In the previous part of this miniseries I talked a little about Event time and watermarking in Structured Streaming. You’ve seen the benefits that Spark offers and the main idea behind them. But that’s not all!

I got a lot of questions from devs asking stuff like, what if there’s a need for a different and more complicated concepts of windows? Or what if you want some other transformations other than aggregation? Preceding explored processing based on event time is a very common scenario but it can’t answer these questions.

And that’s what this second part is all about - the answer: Arbitrary Stateful Processing.

As the name suggests itself, Arbitrary Stateful Processing gives us the opportunity to write our own custom code in order to manipulate it with multiple groups of data. With this tool we have the power to define how will the user-defined state look, how it will be updated over time, and what are the conditions for removing this state from memory. This way, everything is in the hands of the developer.

When to use Arbitrary Stateful Processing:

1. When we want to have windows based on the number of events (not on event time)

From the image above you can see that besides the typical window operations marked with start and end timestamp, you can now have count-based windows. In this example, the intermediate state preserved in memory will be cleared and printed to sink on every 100 incoming hashtags.

2. Unspecified time windows with a series of events

Where you need arbitrary logic to maintain and update your state over time (e.g. sessionization – one session per user, the time-out state when the user is not active for a certain period of time)

In this case,you can introduce different sizes of windows. The size of a window is proportional to the duration of a user session. When the user wasn’t active for a certain period of time, the session is terminated, the state is dropped, and this user’s characteristics can be later used to compare to other users.

3. Custom aggregations instead of ordinary/built-in aggregations

You can play with creating custom output in relation to the one you’re using in aggregation.

Spark offers two different set of APIs for this task:

mapGroupsWithState and flatMapGroupsWithState.

Note that they work only with groups of data, and they are only called after the groupByKey method. mapGroupsWithState runs computations over each group of data and returns (at most) one result per group. Meanwhile flatMapGroupsWithState is a more powerful tool and can produce one or more outputs per each group.

For both APIs you need to define:

  • Class definitions for input data, state, and optionally an output (state can be output)
  • A function with the following parameters: key, an Iterator of events and state. With this function you can update the state on a given key with a set of events
  • A time-out (described below)

The hard part of arbitrary stateful processing is that the user must specify how and when to drop the state. Because of this, Spark introduces Time-outs, similar to watermarks. With this you can put the state in time-out based on processing time (GroupStateTimeout.ProcessingTimeTimeout) or event time (GroupStateTimeout.EventTimeTimeout). What’s great about time-outs is that they are calculated for each group from which one global time-out is derived and used across all groups.

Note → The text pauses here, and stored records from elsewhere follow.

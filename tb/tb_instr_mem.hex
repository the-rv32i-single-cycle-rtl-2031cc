52e6b438
f2a74de4
269e0d37
6513270e
a6a3a450
0c5c7fd0
128b2f33
d23f0824
892f902b
1818e811
5d9dc9f8
9531985d
0ed90475
e8e25d94
81e74ef5
36f675cc
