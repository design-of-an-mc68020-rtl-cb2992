// host_ee_cs -- HOST program EEPROM chip selects.
//
// Combinational.  The program EEPROM (A22..18 = 00000) is a 16-bit word port
// of four byte-wide devices: even (D31..24) and odd (D23..16) bytes, each in
// an upper and a lower bank chosen by A17.  The even device is selected when
// A0 = 0; the odd device when A0 = 1 or the transfer is wider than a byte
// (SIZ0 = 0 or SIZ1 = 1).  CPEESL marks any EEPROM select and starts the
// wait-state counter in host_dsack.  CPDKRSTL resets the delayed SMA grant
// flip-flop when the HOST address strobe or its synchronised SMA request is
// negated.  Terms follow the interface's EEPROM select device; outputs are
// active low.
module host_ee_cs
  import lapd_pkg::*;
(
  input  logic       cp0as_n,
  input  logic [4:0] mpab_hi,    // MPAB22..MPAB18
  input  logic       mpab17,
  input  logic       mpab0,
  input  logic [1:0] mpsize,     // SIZ1, SIZ0
  input  logic       cpsmbr1_n,  // synchronised HOST SMA request
  output logic       cpeuecs_n,  // upper bank, even byte
  output logic       cpelecs_n,  // lower bank, even byte
  output logic       cpeuocs_n,  // upper bank, odd byte
  output logic       cpelocs_n,  // lower bank, odd byte
  output logic       cpees_n,    // any EEPROM select
  output logic       cpdkrst_n   // reset of the delayed SMA grant
);
  logic eesp, even, odd;

  assign eesp = !cp0as_n && (mpab_hi == HA_EE);
  assign even = !mpab0;
  assign odd  = mpab0 || !mpsize[0] || mpsize[1];

  assign cpeuecs_n = !(eesp && mpab17 && even);
  assign cpelecs_n = !(eesp && !mpab17 && even);
  assign cpeuocs_n = !(eesp && mpab17 && odd);
  assign cpelocs_n = !(eesp && !mpab17 && odd);
  assign cpees_n   = cpeuecs_n && cpelecs_n && cpeuocs_n && cpelocs_n;
  assign cpdkrst_n = !(cp0as_n || cpsmbr1_n);
endmodule
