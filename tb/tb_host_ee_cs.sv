// tb_host_ee_cs -- exhaustive check of the program EEPROM selects (bank by
// A17, even byte for A0 = 0, odd byte for odd address or wider transfer)
// and of the DSACK-grant reset.
// Purely combinational: each vector is applied, then checked 1 ns later.
// Bank and lane rules follow the program EEPROM sheet and the MC68020
// 16-bit port rule.
module tb_host_ee_cs;
  logic cp0as_n, mpab17, mpab0, cpsmbr1_n;
  logic [4:0] mpab_hi;
  logic [1:0] mpsize;
  logic cpeuecs_n, cpelecs_n, cpeuocs_n, cpelocs_n, cpees_n, cpdkrst_n;
  int checks = 0, failures = 0;

  host_ee_cs dut (.*);

  task automatic check(string what, logic cond);
    checks++;
    if (!cond) begin failures++; $display("FAIL %s at %0t", what, $time); end
  endtask

  initial begin
    for (int i = 0; i < 2048; i++) begin
      logic sp, ev, od;
      {cp0as_n, mpab_hi, mpab17, mpab0, mpsize, cpsmbr1_n} = 11'(i);
      #1;
      sp = !cp0as_n && mpab_hi == 5'b00000;
      ev = sp && !mpab0;
      od = sp && (mpab0 || mpsize != 2'b01);
      check("ue", cpeuecs_n == !(ev && mpab17));
      check("le", cpelecs_n == !(ev && !mpab17));
      check("uo", cpeuocs_n == !(od && mpab17));
      check("lo", cpelocs_n == !(od && !mpab17));
      check("any", cpees_n == !(ev || od));
      check("dkrst", cpdkrst_n == (!cp0as_n && !cpsmbr1_n));
    end
    $display("TB_RESULT checks=%0d failures=%0d", checks, failures);
    $finish;
  end
  initial begin
    #100000; failures++;
    $display("TB_RESULT checks=%0d failures=%0d", checks, failures);
    $finish;
  end
endmodule
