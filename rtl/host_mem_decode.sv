// host_mem_decode -- HOST (MC68020) memory-space decode.
//
// Combinational decode of the HOST address bits MPAB24 and MPAB22..18 with
// the address strobe, read/write and data strobe:
//   * program EEPROM space (A22..18 = 00000): a write is passed on as CPEEWL
//     when the EEPROM write enable from CR1 is set, otherwise it is flagged
//     as the write violation CPEEWVL;
//   * program/data SRAM space (A22..19 = 0010): the data half (A18 = 1) is
//     always writable; the program half (A18 = 0) only with the SRAM write
//     enable, else CPSRPWVL;
//   * Common Shared Array (A24 = 0, A22..19 = 1111) and LAPD EEPROM
//     (A22..18 = 01000): both raise the SMA bus request CPSMBRL and, once the
//     grant CPSMBGL is in, the SMA transceiver enable CPSMBEL;
//   * peripheral space (A22..20 = 011) enables the peripheral data buffers.
// The space patterns and which writes are checked follow the interface's
// HOST decode device.  All pins active low except the *_h enables.
module host_mem_decode
  import lapd_pkg::*;
(
  input  logic       cp0as_n,   // HOST address strobe
  input  logic       cp0ds_n,   // HOST data strobe
  input  logic       cp0rw_n,   // HOST read (1) / write (0)
  input  logic       cpsrwe_h,  // CR1: program SRAM write enable
  input  logic       cpeewe_h,  // CR1: program EEPROM write enable
  input  logic       mpab24,
  input  logic [4:0] mpab,      // MPAB22..MPAB18
  input  logic       cpsmbg_n,  // HOST SMA grant
  output logic       cppdw_n,   // program/data SRAM write
  output logic       cpsrpwv_n, // program SRAM write violation
  output logic       cpeew_n,   // program EEPROM write
  output logic       cpeewv_n,  // program EEPROM write violation
  output logic       cpmemr_n,  // memory read direction
  output logic       cpsmbr_n,  // SMA bus request
  output logic       cldsms_n,  // CSA space
  output logic       cldesp_n,  // LAPD EEPROM space
  output logic       cpsmbe_n,  // SMA transceiver enable
  output logic       cpdbse_n   // peripheral data buffer enable
);
  logic as, wr, ee_sp, pd_sp, csa_sp, ld_sp;

  assign as     = !cp0as_n;
  assign wr     = !cp0rw_n && !cp0ds_n;
  assign ee_sp  = as && (mpab == HA_EE);
  assign pd_sp  = as && (mpab[4:1] == HA_PD);
  assign csa_sp = as && !mpab24 && (mpab[4:1] == HA_CSA);
  assign ld_sp  = as && (mpab == HA_LDEE);

  assign cppdw_n   = !(wr && pd_sp && (mpab[0] || cpsrwe_h));
  assign cpsrpwv_n = !(wr && pd_sp && !mpab[0] && !cpsrwe_h);
  assign cpeew_n   = !(wr && ee_sp && cpeewe_h);
  assign cpeewv_n  = !(wr && ee_sp && !cpeewe_h);
  assign cpmemr_n  = !cp0rw_n;
  assign cpsmbr_n  = !(csa_sp || ld_sp);
  assign cldsms_n  = !csa_sp;
  assign cldesp_n  = !ld_sp;
  assign cpsmbe_n  = !((csa_sp || ld_sp) && !cpsmbg_n);
  assign cpdbse_n  = !(as && (mpab[4:2] == HA_PERIF));
endmodule
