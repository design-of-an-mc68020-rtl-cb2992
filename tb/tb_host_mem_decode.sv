// tb_host_mem_decode -- drives HOST addresses drawn from every space of the
// memory map (program EEPROM 000000, program/data SRAM 100000, LAPD EEPROM
// 200000, peripherals 300000, CSA 780000, elsewhere) with random strobes,
// direction and write enables, and checks each decode output against the
// map written as address ranges.
// Combinational: inputs applied, outputs checked 1 ns later.  The address
// ranges are the interface's memory map; the random mix is the
// testbench's own.
module tb_host_mem_decode;
  logic cp0as_n, cp0ds_n, cp0rw_n, cpsrwe_h, cpeewe_h, mpab24, cpsmbg_n;
  logic [4:0] mpab;
  logic cppdw_n, cpsrpwv_n, cpeew_n, cpeewv_n, cpmemr_n, cpsmbr_n, cldsms_n, cldesp_n;
  logic cpsmbe_n, cpdbse_n;
  int checks = 0, failures = 0;

  host_mem_decode dut (.*);

  task automatic check(string what, logic cond);
    checks++;
    if (!cond) begin failures++; $display("FAIL %s at %0t", what, $time); end
  endtask

  initial begin
    for (int i = 0; i < 20000; i++) begin
      logic [24:0] a;
      logic [22:0] off;
      logic w, ee, pd, prog, csa, ld, per;
      case ($urandom % 6)
        0: a = 25'h000000 + 25'($urandom % 32'h40000);
        1: a = 25'h100000 + 25'($urandom % 32'h80000);
        2: a = 25'h200000 + 25'($urandom % 32'h40000);
        3: a = 25'h300000 + 25'($urandom % 32'h100000);
        4: a = 25'h780000 + 25'($urandom % 32'h80000) + (($urandom % 2) ? 25'h1000000 : 25'h0);
        default: a = 25'($urandom);
      endcase
      mpab24 = a[24];
      mpab = a[22:18];
      {cp0as_n, cp0ds_n, cp0rw_n, cpsrwe_h, cpeewe_h, cpsmbg_n} = 6'($urandom);
      #1;
      off  = a[22:0];
      w    = !cp0as_n && !cp0ds_n && !cp0rw_n;
      ee   = !cp0as_n && off < 23'h040000;
      pd   = !cp0as_n && off >= 23'h100000 && off < 23'h180000;
      prog = off < 23'h140000;                     // lower half of the SRAM space
      ld   = !cp0as_n && off >= 23'h200000 && off < 23'h240000;
      per  = !cp0as_n && off >= 23'h300000 && off < 23'h400000;
      csa  = !cp0as_n && !a[24] && off >= 23'h780000;
      check("pd write", cppdw_n == !(w && pd && (!prog || cpsrwe_h)));
      check("pd viol", cpsrpwv_n == !(w && pd && prog && !cpsrwe_h));
      check("ee write", cpeew_n == !(w && ee && cpeewe_h));
      check("ee viol", cpeewv_n == !(w && ee && !cpeewe_h));
      check("memr", cpmemr_n == !cp0rw_n);
      check("sm req", cpsmbr_n == !(csa || ld));
      check("csa", cldsms_n == !csa);
      check("ld", cldesp_n == !ld);
      check("sm be", cpsmbe_n == !((csa || ld) && !cpsmbg_n));
      check("perif", cpdbse_n == !per);
    end
    $display("TB_RESULT checks=%0d failures=%0d", checks, failures);
    $finish;
  end
  initial begin
    #1000000; failures++;
    $display("TB_RESULT checks=%0d failures=%0d", checks, failures);
    $finish;
  end
endmodule
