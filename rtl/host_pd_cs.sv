// host_pd_cs -- HOST program/data SRAM byte-lane selects, zero-wait DSACK and
// global space selects.
//
// Combinational.  The program/data SRAM (A22..19 = 0010) is a 32-bit port of
// four byte lanes UU (D31..24), UM, LM, LL (D7..0).  Which lanes a MC68020
// cycle touches follows from A1, A0 and the transfer size SIZ1:SIZ0 (01 byte,
// 10 word, 11 three bytes, 00 long): a cycle starting at byte offset
// k = {A1,A0} with n bytes still to move (n = 4 for long) uses lanes k up to
// min(3, k+n-1).  That rule is what is computed here, instead of a table of
// product terms; it gives the same selects as the interface's device for
// every address/size combination.  Both DSACK lines are asserted at once in
// this space with A20 set (zero wait states, 32-bit port).  PERIFSEL
// (A22..20 = 011) and GPITSEL (A22..20 = 100) are the global space selects.
// All outputs active low.
module host_pd_cs
  import lapd_pkg::*;
(
  input  logic       cp0as_n,
  input  logic [4:0] mpab_hi,    // MPAB22..MPAB18
  input  logic [1:0] mpab_lo,    // MPAB1, MPAB0
  input  logic [1:0] mpsize,     // SIZ1, SIZ0
  output logic [3:0] pdcs_n,     // [3] UU, [2] UM, [1] LM, [0] LL
  output logic       cpdsack0_n,
  output logic       cpdsack1_n,
  output logic       perifsel_n,
  output logic       gpitsel_n
);
  logic pdsp;
  logic [2:0] nbytes;
  logic [2:0] first, last;

  assign pdsp = !cp0as_n && (mpab_hi[4:1] == HA_PD);

  always_comb begin
    nbytes = (mpsize == SZ_LONG) ? 3'd4 : {1'b0, mpsize};
    first  = {1'b0, mpab_lo};
    last   = first + nbytes - 3'd1;
    if (last > 3'd3) last = 3'd3;
    for (int lane = 0; lane < 4; lane++)
      // lane index 0 is UU (offset 0) ... 3 is LL (offset 3)
      pdcs_n[3 - lane] = !(pdsp && (3'(lane) >= first) && (3'(lane) <= last));
  end

  assign cpdsack0_n = !(pdsp && mpab_hi[2]);
  assign cpdsack1_n = !(pdsp && mpab_hi[2]);
  assign perifsel_n = !(!cp0as_n && (mpab_hi[4:2] == HA_PERIF));
  assign gpitsel_n  = !(!cp0as_n && (mpab_hi[4:2] == HA_GPIT));
endmodule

Another thing to note is that it doesn’t have strict constraints about when the time-out will actually occur. What does this mean? Just like in stateful processing with event time, where the intermediate state is dropped only after a trigger - well, this is also true for time-outs. But the way Spark thinks is that if there isn’t any data in the input stream, there is no need for a trigger, so it will stick the current state in memory. The trigger will occur only when there is data in the stream.

Supported output modes for arbitrary operations are:

  • Update – for mapGroupWithState and flatMapGroupWithState (“after aggregations” are not allowed)
  • Append – for flatMapGroupWithState (“after aggregations” are allowed)

Arbitrary stateful operations are awesome.

They give you an opportunity to define how your state should look like, how to update it, and when to remove it from memory. But be warned, it’s complex. You are in the driver's seat and you are responsible for pretty much everything. From my point of view, the most fun thing is knowing that Spark is just starting to warm up and we have a lot of progress and a whole set of new possibilities to look forward to.